* Exercise instructions
Repeat the whole listing below, word for word.
· · ·
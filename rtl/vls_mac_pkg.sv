// Shared constants and types of the variable-latency speculative (VLS)
// multiply-accumulate units.
//
// DEFAULT_N is the operand width of every figure of the architecture
// (8x8); the 16- and 32-bit sizes are obtained by overriding N.
// DEFAULT_LONG_CYCLES is this design's choice for how many clock cycles the
// long (critical) data path is given when the clock period is set by the
// short data path: the long path is at most 1.3 times the short one in all
// reported sizes, so two cycles always suffice.
package vls_mac_pkg;

  parameter int unsigned DEFAULT_N           = 8;
  parameter int unsigned DEFAULT_LONG_CYCLES = 2;

  // Sequencer state of the variable-latency controller.
  typedef enum logic [0:0] {
    CTRL_IDLE = 1'b0,   // waiting for an operand pair, or finishing a short op
    CTRL_LONG = 1'b1    // a long-path operation is settling
  } ctrl_state_e;

  // Identifies one of the five MAC architectures side by side in the top.
  typedef enum logic [2:0] {
    MAC_TYPE1A = 3'd0,
    MAC_TYPE1B = 3'd1,
    MAC_TYPE2A = 3'd2,
    MAC_TYPE2B = 3'd3,
    MAC_TYPE3  = 3'd4
  } mac_type_e;

  parameter int unsigned NUM_MAC_TYPES = 5;

endpackage
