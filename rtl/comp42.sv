// Conventional 4:2 compressor cell (one column).
//
// Four bits x1..x4 of one column plus cin from the next lower column are
// compressed to sum (this column) and carry and cout (next column):
//   cout  = (x4^x3) ? x2 : x4
//   carry = (x4^x3^x2^x1) ? cin : x1
//   sum   = x4^x3^x2^x1^cin
// so x1+x2+x3+x4+cin = sum + 2*(carry+cout). cout does not depend on cin,
// so a row of cells has no rippling carry. Purely combinational.
module comp42 (
  input  logic x1,
  input  logic x2,
  input  logic x3,
  input  logic x4,
  input  logic cin,
  output logic sum,
  output logic carry,
  output logic cout
);
  logic x34, x1234;

  assign x34   = x4 ^ x3;
  assign x1234 = x34 ^ x2 ^ x1;
  assign cout  = x34 ? x2 : x4;
  assign carry = x1234 ? cin : x1;
  assign sum   = x1234 ^ cin;
endmodule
· · ·
* Task response
filename rtl/vls_mac_pkg.sv
// Shared constants and types of the variable-latency speculative (VLS)
// multiply-accumulate units.
//
// DEFAULT_N is the operand width of every figure of the architecture
// (8x8); the 16- and 32-bit sizes are obtained by overriding N.
// DEFAULT_LONG_CYCLES is this design's choice for how many clock cycles the
// long (critical) data path is given when the clock period is set by the
// short data path: the long path is at most 1.3 times the short one in all
// reported sizes, so two cycles always suffice.
package vls_mac_pkg;

  parameter int unsigned DEFAULT_N           = 8;
  parameter int unsigned DEFAULT_LONG_CYCLES = 2;

  // Sequencer state of the variable-latency controller.
  typedef enum logic [0:0] {
    CTRL_IDLE = 1'b0,   // waiting for an operand pair, or finishing a short op
    CTRL_LONG = 1'b1    // a long-path operation is settling
  } ctrl_state_e;

  // Identifies one of the five MAC architectures side by side in the top.
  typedef enum logic [2:0] {
    MAC_TYPE1A = 3'd0,
    MAC_TYPE1B = 3'd1,
    MAC_TYPE2A = 3'd2,
    MAC_TYPE2B = 3'd3,
    MAC_TYPE3  = 3'd4
  } mac_type_e;

  parameter int unsigned NUM_MAC_TYPES = 5;

endpackage
filename rtl/comp42.sv
// Conventional 4:2 compressor cell (one column).
//
// Four bits x1..x4 of one column plus cin from the next lower column are
// compressed to sum (this column) and carry and cout (next column):
//   cout  = (x4^x3) ? x2 : x4
//   carry = (x4^x3^x2^x1) ? cin : x1
//   sum   = x4^x3^x2^x1^cin
// so x1+x2+x3+x4+cin = sum + 2*(carry+cout). cout does not depend on cin,
// so a row of cells has no rippling carry. Purely combinational.
module comp42 (
  input  logic x1,
  input  logic x2,
  input  logic x3,
  input  logic x4,
  input  logic cin,
  output logic sum,
  output logic carry,
  output logic cout
);
  logic x34, x1234;

  assign x34   = x4 ^ x3;
  assign x1234 = x34 ^ x2 ^ x1;
  assign cout  = x34 ? x2 : x4;
  assign carry = x1234 ? cin : x1;
  assign sum   = x1234 ^ cin;
endmodule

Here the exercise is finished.